B. Reference is made to that certain Amended and Restated Collateral Agreement, dated as of April 15, 2014, among the Borrower, the other grantors party thereto and the Collateral Trustee (as amended, supplemented or otherwise modified from time to time, the “Collateral Agreement”), pursuant to which the grantors granted security interests in the collateral described therein to secure the PP&E Credit Agreement Secured Obligations in respect of the Credit Agreement.
C. Reference is made to that certain Amended and Restated Collateral Trust Agreement, dated as of April 15, 2014 (as supplemented by the Collateral Trust Joinders referred to in clause G. below on the date hereof and as further amended, supplemented or otherwise modified from time to time, the “Collateral Trust Agreement”), among the Borrower, the other subsidiaries of Borrower party thereto from time to time, the Collateral Trustee, each of Credit Suisse AG, Citibank, N.A. and Wilmington Trust, National Association, each as First Priority Representatives (as therein defined) and the other Representatives party thereto from time to time.

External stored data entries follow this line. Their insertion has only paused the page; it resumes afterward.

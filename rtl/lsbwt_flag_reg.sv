// Flag register: stores the EQL and SUST flags of all CUs on each round-end
// capture pulse. During substitution the controller clears, each cycle, the
// SUST bit of the CU being substituted (clr_mask is the one-hot word).
// sust_any tells whether any stored SUST bit is set (used in the decide
// cycle: none set means the BWT is complete); sust_last tells that the
// current substitution clears the last set bit, which ends the iteration.
// Storing the flags follows the architecture's computation steps; the bit
// clearing is how this design walks the priority encoder over the groups.
module lsbwt_flag_reg #(
  parameter int unsigned N = lsbwt_pkg::DEF_N
) (
  input  logic         clk,
  input  logic         clear,
  input  logic         capture,
  input  logic [N-1:0] eql_in,
  input  logic [N-1:0] sust_in,
  input  logic         clr_en,
  input  logic [N-1:0] clr_mask,
  output logic [N-1:0] eql_q,
  output logic [N-1:0] sust_q,
  output logic         sust_any,
  output logic         sust_last
);

  assign sust_any  = |sust_q;
  assign sust_last = clr_en && ((sust_q & ~clr_mask) == '0);

  always_ff @(posedge clk) begin
    if (clear) begin
      eql_q  <= '0;
      sust_q <= '0;
    end else if (capture) begin
      eql_q  <= eql_in;
      sust_q <= sust_in;
    end else if (clr_en) begin
      sust_q <= sust_q & ~clr_mask;
    end
  end

endmodule
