// Test of lsbwt_flag_reg (N = 16): capture of EQL and SUST words, clearing
// one SUST bit per cycle, sust_last on the last set bit, sust_any, and that
// the stored words ignore their inputs outside capture.
module tb_lsbwt_flag_reg;
  localparam int N = 16;
  logic clk = 1'b0, clear, capture, clr_en;
  logic [N-1:0] eql_in, sust_in, clr_mask, eql_q, sust_q;
  logic sust_any, sust_last;
  int checks = 0, failures = 0;

  always #5 clk = ~clk;

  lsbwt_flag_reg #(.N(N)) dut (.*);

  task automatic chk(input bit ok, input string what);
    checks++;
    if (!ok) begin failures++; $display("FAIL: %s", what); end
  endtask

  initial begin
    #100000;
    failures++;
    $display("TB_RESULT checks=%0d failures=%0d", checks, failures);
    $finish;
  end

  initial begin
    logic [N-1:0] s;
    clear = 1'b1; capture = 0; clr_en = 0; eql_in = '0; sust_in = '0; clr_mask = '0;
    @(posedge clk); #1 clear = 1'b0;
    chk(!sust_any && sust_q == '0, "empty after clear");
    for (int t = 0; t < 20; t++) begin
      s = N'($urandom) | N'(1);
      @(negedge clk);
      capture = 1'b1; sust_in = s; eql_in = s & N'($urandom);
      @(posedge clk); #1;
      capture = 1'b0;
      chk(sust_q == s, "SUST captured");
      chk(eql_q == (s & eql_in), "EQL captured");
      sust_in = ~s; eql_in = '1;
      for (int i = 0; i < N; i++) if (s[i]) begin
        logic [N-1:0] rest;
        rest = s & ~(N'(1) << i);
        @(negedge clk);
        clr_en = 1'b1; clr_mask = N'(1) << i;
        #1;
        chk(sust_any, "sust_any while bits remain");
        chk(sust_last == (rest == '0), $sformatf("sust_last at bit %0d", i));
        @(posedge clk); #1;
        clr_en = 1'b0;
        chk(sust_q == rest, $sformatf("bit %0d cleared", i));
        s = rest;
      end
      chk(!sust_any, "sust_any low when empty");
    end
    $display("TB_RESULT checks=%0d failures=%0d", checks, failures);
    $finish;
  end
endmodule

D. Reference is made to that certain indenture dated as of March 30, 2017, among the Borrower,Federal-Mogul Financing Corporation, a Delaware Corporation (“FinCo” and, FinCo, together with the Borrower, the “Issuers” and each individually an “Issuer”), the other Subsidiaries of the Borrower party thereto, Wilmington Trust, National Association, as trustee (in such capacity, the “NotesTrustee”), The Bank of New York Mellon, London Branch, as paying agent, and The Bank of New York Mellon (Luxembourg) S.A. as registrar (as amended, supplemented or otherwise modified from time to time, the “Indenture”).